[Saved data entries]
# risc8 — an 8-bit pipelined RISC processor

risc8 is a small load/store processor. It has an 8-bit datapath, 32-bit
MIPS-format instructions and a four-stage pipeline: instruction fetch,
instruction decode, execute and write back. Besides the usual ALU, the execute
stage has two more units. A *universal shifter* copies a register or shifts it
by one place. A *barrel rotator* rotates a register by 0–7 places in one step.
Its structure comes from the description of an 8-bit RISC core written in VHDL
for a Spartan-3E FPGA. That structure is a fetch unit, a decode unit with a
register file, a main control unit with nine control signals, an ALU-control
decoder, an ALU, a data memory and a four-phase timing generator. That
description gives the blocks and how they connect, but not an instruction
encoding, a memory size or a hazard scheme. Those parts are this design's own,
and are marked as such below.

All of it is synthesizable SystemVerilog (IEEE 1800-2017). Every module has a
self-checking testbench. The whole processor is tested against an
instruction-level model.

## Instruction set

Instructions are 32 bits wide and use the MIPS field positions:

| type | 31:26  | 25:21 | 20:16 | 15:11 | 10:6  | 5:0   |
|------|--------|-------|-------|-------|-------|-------|
| R    | 0x00   | rs    | rt    | rd    | shamt | funct |
| I    | opcode | rs    | rt    | immediate (only bits 7:0 used) ||
| J    | 0x02   | target (only bits 5:0 used) ||||

Data is 8 bits wide, so an immediate is simply instruction bits [7:0]. It is
used as it is and never sign-extended. The branch offset is the one exception:
it is read as a signed word offset.

| instruction          | encoding            | effect                                         | unit    |
|----------------------|---------------------|------------------------------------------------|---------|
| `add rd, rs, rt`     | R, funct 0x20       | rd = rs + rt                                   | ALU     |
| `sub rd, rs, rt`     | R, funct 0x22       | rd = rs − rt                                   | ALU     |
| `and/or/xor/nor`     | R, funct 0x24–0x27  | bitwise                                        | ALU     |
| `slt rd, rs, rt`     | R, funct 0x2A       | rd = (signed rs < signed rt)                   | ALU     |
| `shl rd, rs`         | R, funct 0x00       | rd = rs << 1, zero fill                        | shifter |
| `ld rd, rs`          | R, funct 0x01       | rd = rs (the shifter's "load")                 | shifter |
| `shr rd, rs`         | R, funct 0x02       | rd = rs >> 1, zero fill                        | shifter |
| `rol rd, rs, n`      | R, funct 0x04       | rd = rs rotated left by shamt[2:0]             | rotator |
| `ror rd, rs, n`      | R, funct 0x06       | rd = rs rotated right by shamt[2:0]            | rotator |
| `addi rt, rs, imm`   | 0x08                | rt = rs + imm                                  | ALU     |
| `lw rt, imm(rs)`     | 0x23                | rt = mem[rs + imm]                             | ALU+mem |
| `sw rt, imm(rs)`     | 0x2B                | mem[rs + imm] = rt                             | ALU+mem |
| `beq rs, rt, off`    | 0x04                | if rs == rt: PC = PC+4 + (sext(imm) << 2)      | ALU     |
| `j target`           | 0x02                | PC = target << 2                               | —       |

Register 0 always reads zero. An unknown opcode does nothing, and an unknown
funct adds. The all-zero word is `shl r0, r0`, which changes nothing, so it
works as a NOP. A jump to its own address is the usual way to stop a program.

The PC is an 8-bit byte address. The instruction memory holds 64 words and is
read at PC[7:2]. The data memory holds 256 bytes and is addressed by the 8-bit
execute result.

## Control: two decoders

Decoding is split across two decoders.

`control_unit` turns the opcode into the nine control signals (`ctrl_t` in
`risc8_pkg`):

| opcode | RegDst | Jump | Branch | MemRead | MemtoReg | ALUOp | MemWrite | ALUSrc | RegWrite |
|--------|:------:|:----:|:------:|:-------:|:--------:|:-----:|:--------:|:------:|:--------:|
| R-type | 1 | 0 | 0 | 0 | 1 | 10 | 0 | 0 | 1 |
| lw     | 0 | 0 | 0 | 1 | 0 | 00 | 0 | 1 | 1 |
| sw     | 0 | 0 | 0 | 0 | 0 | 00 | 1 | 1 | 0 |
| beq    | 0 | 0 | 1 | 0 | 0 | 01 | 0 | 0 | 0 |
| addi   | 0 | 0 | 0 | 0 | 1 | 00 | 0 | 1 | 1 |
| j      | 0 | 1 | 0 | 0 | 0 | 00 | 0 | 0 | 0 |

**MemtoReg is inverted compared with textbook MIPS.** 1 selects the execute
result and 0 the memory read data, following the multiplexer numbering of the
original decode-unit drawing. RegDst = 1 selects rd and ALUSrc = 1 selects the
immediate. The next-PC mux uses 0 for PC+4 and 1 for the branch or jump target.

`alu_control` is the second decoder. For ALUOp 00 it makes the ALU add, and for
01 it makes it subtract. For ALUOp 10 it reads funct and chooses which unit
produces the result: ALU, universal shifter or barrel rotator. It also drives
that unit's control lines.

## The pipeline and its hazards

```
        IF                ID                     EX                          WB
  PC -> instr_mem -> [IF/ID] -> control_unit -> [ID/EX] -> fwd mux -> execution_unit -> [EX/WB] -> MemtoReg -> reg_file
                               decode_unit/reg_file         data_memory (addr = result)
```

Four stages hold at most four instructions, so the data memory is accessed in
EX, right after the ALU has formed the address. This choice decides how hazards
are handled:

* **Read after write, distance 1.** The instruction in EX reads a register that
  the instruction in WB is writing. The EX operand multiplexers take the WB
  value (`fwd_a`/`fwd_b` in `risc8_top`). A load's data is already in the EX/WB
  register, so a load followed directly by an instruction that uses the loaded
  value needs **no stall**.
* **Read after write, distance 2.** The instruction in ID reads a register that
  WB is writing in the same cycle. The register file is write-through: a read
  of the register being written returns the new value.
* **Control hazards.** `beq` and `j` are resolved in EX. When the branch is
  taken (Branch AND Zero) or a jump executes, the PC is loaded with the target.
  The two younger instructions in IF/ID and ID/EX are squashed through their
  valid bits.

The processor never stalls. Timing:

* The first instruction after reset writes back at the end of the third clock.
* Straight-line code completes one instruction per clock.
* Each taken branch or jump adds two bubbles. A program that executes D
  instructions with R taken branches or jumps retires them in exactly D + 2R
  cycles, counted from the first write back. The end-to-end testbench checks
  this number.

The forwarding, the write-through register file and the flush are this
design's own. The original description states the four stages but not how
they handle hazards.

## Timing generator

`timing_gen` produces four phases, t1..t4. Exactly one is high at a time and
they rotate t1 → t2 → t3 → t4 → t1, starting at t1 after reset. The phase
names come from the original simulation waveform. Each phase lasts one clock
(parameter `PHASE_CLKS`); that length is an assumption. The pipeline itself
advances on every clock edge and does not use the phases. They are brought out
on the `phase` port of `risc8_top`.

## Module map

| file | role |
|------|------|
| `rtl/risc8_pkg.sv`          | opcodes, funct codes, ALU/shifter enums, `ctrl_t` |
| `rtl/risc8_top.sv`          | pipeline registers, forwarding, flush, top-level ports |
| `rtl/fetch_unit.sv`         | PC, PC+4 adder, next-PC mux; contains `instr_mem` |
| `rtl/instr_mem.sv`          | 64 × 32 instruction memory with a load port |
| `rtl/decode_unit.sv`        | field split, RegDst and MemtoReg muxes; contains `reg_file` |
| `rtl/reg_file.sv`           | 32 × 8 registers, two read ports, write-through |
| `rtl/control_unit.sv`       | main decoder (nine control signals) |
| `rtl/execution_unit.sv`     | ALUSrc mux, `alu_control`, `alu`, `universal_shifter`, `barrel_rotator`, result mux, branch adder |
| `rtl/alu_control.sv`        | second decoder |
| `rtl/alu.sv`                | add, sub, and, or, xor, nor, slt; Zero flag |
| `rtl/universal_shifter.sv`  | load / shift left / shift right |
| `rtl/barrel_rotator.sv`     | log-depth rotate by 0..W−1, either direction |
| `rtl/data_memory.sv`        | 256 × 8 data memory |
| `rtl/timing_gen.sv`         | four-phase generator |

Top-level ports of `risc8_top`:

| port | purpose |
|------|---------|
| `clk`, `rst` | clock; synchronous, active-high reset |
| `prog_we`, `prog_addr`, `prog_data` | load instruction words; hold `rst` while loading |
| `pc` | current fetch address |
| `wb_valid`, `wb_we`, `wb_reg`, `wb_data` | a trace of every instruction as it retires |
| `dbg_raddr` → `dbg_rdata`, `dmem_dbg_addr` → `dmem_dbg_data` | read a register or a data byte without disturbing the core |
| `phase` | t1..t4 from the timing generator |

## Where this departs from the original description

* **Cycles per instruction.** The original claims that every instruction,
  jumps included, runs in one clock. Here taken branches and jumps cost two
  extra cycles; everything else runs at one per clock.
* **Instruction count.** The original speaks of a 35-instruction set but does
  not list it. This design implements the 17 instructions above.
* **Memories.** The original calls the processor "Von Neumann" but draws a
  separate instruction memory and data memory. This design follows the
  drawings and has two memories.
* **Accumulator.** One passage says results always go to an accumulator. The
  datapath drawings show a register file. This design uses the register file,
  and the destination register plays the accumulator's role.
* **Instruction width.** One passage speaks of an 8-bit instruction. The fetch
  unit adds 4 to the PC and uses byte addressing, and the immediate is
  instruction bits [7:0]. This design uses 32-bit words.
* **Not built.** The original also shows the block diagram of a PIC16F84A
  microcontroller: 1K × 14 flash, an 8-level stack, 68 × 8 file registers,
  a 64 × 8 EEPROM, TMR0, I/O ports, watchdog and power-on circuits. No
  function is given for any of these. Only its timing generator appears here.
* **Single-cycle version.** A single-cycle version of the processor is
  mentioned only as the starting point for the pipelined one, and is not
  provided.

Choices that are entirely this design's own: the opcode and funct values, the
widths of the PC (8 bits) and of the memories, 32 registers with register 0
fixed to zero, the ALU operation list, one-place shifts with zero fill, the
rotate amount taken from shamt, the jump target format, the reset values (PC,
registers and pipeline cleared; memories not cleared), the program-load port
and the hazard handling.

## How far it is tested

Each module has a testbench in `tb/` that compares its outputs with values
computed independently in the testbench. Examples:

* The ALU, shifter, rotator, control unit and ALU-control decoder are checked
  exhaustively or over corner and random values.
* The register file, memories, fetch and decode units are checked against
  model arrays over thousands of random cycles.

`tb/tb_risc8_top.sv` runs the full processor at its default sizes. It contains
a one-instruction-at-a-time model of the instruction set. It runs a directed
program: a counting loop with a backward branch, a load used immediately,
shifts, rotates and stores. It then runs 39 random programs with forward
branches and jumps. For every program it checks:

* every register write, in order;
* the final register file and all 256 data bytes;
* the three-cycle latency and the D + 2R cycle count.

It also counts how often each mechanism occurs and fails if any of them never
occurs: forwarding, forwarding of a loaded value, write-through, taken and
untaken branches, jumps, loads, stores, shifter and rotator.

Not verified: behaviour on an FPGA, timing closure, and anything about area or
power.

## Simulating

With Verilator 5, from the repository root:

```
verilator --binary --timing --assert -y rtl rtl/risc8_pkg.sv tb/tb_risc8_top.sv \
          --top-module tb_risc8_top -o sim
./obj_dir/sim
```

Replace `tb_risc8_top` with any other `tb_<module>`. Each testbench ends by
printing `TB_RESULT checks=N failures=M`.

Writing a program: hold `rst` high, write each word with `prog_we`,
`prog_addr` (word address) and `prog_data`, then release `rst`. The encoder
functions `r_op`, `i_op` and `j_op` in `tb/tb_risc8_top.sv` show how to build
the words.

## Changing it

* `DATA_W` sets the datapath width; the barrel rotator needs a power of two.
* `PC_W` sets the PC width; the instruction memory has 2^(PC_W−2) words.
* `NREGS` sets the number of registers, at most 32 with 5-bit register fields.
* `DMEM_WORDS` sets the data memory size; addresses are the low bits of the
  execute result.
* New instructions go in `control_unit` (new opcode) or `alu_control` (new
  funct). Codes go in `risc8_pkg`.
* A memory with a registered read would need a load-use stall, which the
  pipeline does not have now.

- **WORK TASK**
Copy out each line of the data above, exactly, if it lies between the line holding "Not verified: behaviour" and the line holding "Writing a program: hold", inclusive; copy no other line.

- **SOLUTION TO THIS PROBLEM**
Not verified: behaviour on an FPGA, timing closure, and anything about area or
power.

## Simulating

With Verilator 5, from the repository root:

```
verilator --binary --timing --assert -y rtl rtl/risc8_pkg.sv tb/tb_risc8_top.sv \
          --top-module tb_risc8_top -o sim
./obj_dir/sim
```

Replace `tb_risc8_top` with any other `tb_<module>`. Each testbench ends by
printing `TB_RESULT checks=N failures=M`.

Writing a program: hold `rst` high, write each word with `prog_we`,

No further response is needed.